The single-run dollar deltas are small because the fixture is one coding task. Product copy should lead with the percent reduction and scale only against comparable recurring spend:

```text
savings_percent = (baseline_mean - optimized_mean) / baseline_mean
monthly_savings = comparable_monthly_baseline_spend * savings_percent
```

For Agent Analyzer guided runs:

- Baseline mean: `$0.2468368`
- Optimized mean: `$0.1876295`
- Delta: `-$0.0592073`
- Savings percent: `0.0592073 / 0.2468368 = 23.986%`

Examples for comparable Claude Sonnet API-equivalent coding work:

| Baseline spend | Agent Analyzer savings at 23.986% |
| --- | ---: |
| `$100/week` | `$23.99/week` |
| `$500/week` | `$119.93/week` |
| `$2,000/month` | `$479.73/month` |
| `$5,000/month` | `$1,199.32/month` |
| `$10,000/month` | `$2,398.64/month` |

Tooltip/basis copy: "Based on three fresh noisy-repo benchmark pairs. Agent Analyzer reduced the published Claude Sonnet 4.6 API-rate estimate from `$0.2468368` to `$0.1876295`, a `23.986%` reduction. Scaled examples assume your future workload has a similar token mix and quality requirements."

## Product Rule

Cost claims must name both the token category and the pricing surface:

- "Reduced tool-output tokens" is an Analyzer workflow claim.
- "Reduced visible output cost" is an output-token pricing claim.
- "Reduced published API cost" requires input/cache/output/reasoning repricing.
- "Reduced Claude Code/Codex cost" requires native harness billing/credit evidence.

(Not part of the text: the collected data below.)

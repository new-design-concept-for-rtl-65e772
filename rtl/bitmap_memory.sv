// bitmap_memory: the waveform RAM of the controller board.
//
// Each word is one time step of the bitmap: sixteen bits giving the level of
// every CCD clock phase and of the video-processing and ADC trigger signals
// (layout in ccd_pkg). The PLD controller writes it from the host and then
// cycles through it; the data output is the digital waveform itself.
//
// Interface: one port, synchronous write (we) and synchronous read: rdata
// shows the word at addr one clock after addr is presented. The contents are
// not initialised; the host writes the bitmap before a readout.
//
// A separate memory holding the bitmap, written by software and read by
// cycling through addresses, follows the design. Its depth (2**AW words) and
// the registered read are this design's own choice.
module bitmap_memory #(
  parameter int unsigned AW = 13,
  parameter int unsigned DW = 16
) (
  input  logic          clk,
  input  logic          we,
  input  logic [AW-1:0] addr,
  input  logic [DW-1:0] wdata,
  output logic [DW-1:0] rdata
);

  logic [DW-1:0] mem [2**AW];

  always_ff @(posedge clk) begin
    if (we) mem[addr] <= wdata;
    rdata <= mem[addr];
  end

endmodule
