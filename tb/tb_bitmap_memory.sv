// tb_bitmap_memory: self-checking test of the bitmap RAM.
//
// Writes random words to random addresses (keeping a reference copy in an
// associative array), then reads every written address and checks the data
// appear exactly one clock after the address, and that a read during a write
// returns the old word.
module tb_bitmap_memory;
  localparam int unsigned AW = 8, DW = 16;
  logic clk = 1'b0, we = 1'b0;
  logic [AW-1:0] addr = '0;
  logic [DW-1:0] wdata = '0, rdata;
  int checks = 0, failures = 0;
  logic [DW-1:0] ref_mem [int];

  bitmap_memory #(.AW(AW), .DW(DW)) dut (.*);

  always #5 clk = ~clk;

  task automatic check(input bit ok, input string msg);
    checks++;
    if (!ok) begin
      failures++;
      $display("FAIL: %s", msg);
    end
  endtask

  initial begin
    for (int k = 0; k < 300; k++) begin
      @(negedge clk);
      we = 1'b1;
      addr = AW'($urandom);
      wdata = DW'($urandom);
      ref_mem[int'(addr)] = wdata;
    end
    @(negedge clk);
    we = 1'b0;
    // read everything twice: reads must not disturb the contents
    repeat (2) begin
      wdata = DW'($urandom);
      foreach (ref_mem[a]) begin
        addr = AW'(a);
        @(negedge clk);
        check(rdata == ref_mem[a], $sformatf("addr %0d: %h expected %h", a, rdata, ref_mem[a]));
      end
    end
    // read-during-write returns the old word
    begin
      int a;
      a = 5;
      ref_mem[a] = 16'hBEEF;
      addr = AW'(a); we = 1'b1; wdata = 16'hBEEF;
      @(negedge clk);
      we = 1'b1; wdata = 16'hCAFE;
      @(negedge clk);
      check(rdata == 16'hBEEF, "read during write");
      we = 1'b0;
      @(negedge clk);
      check(rdata == 16'hCAFE, "write after read");
    end
    $display("TB_RESULT checks=%0d failures=%0d", checks, failures);
    $finish;
  end

  initial begin
    repeat (5000) @(posedge clk);
    failures++;
    $display("FAIL: watchdog");
    $display("TB_RESULT checks=%0d failures=%0d", checks, failures);
    $finish;
  end
endmodule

Do not collapse those into one generic savings claim.

For multi-session tools such as claude-rlm, do not publish root stdout usage as full cost. The analyzer can aggregate root and sub-agent logs for estimated/tool-output metrics, but Claude Code `-p` stdout only exposes the root session's native usage fields in this harness.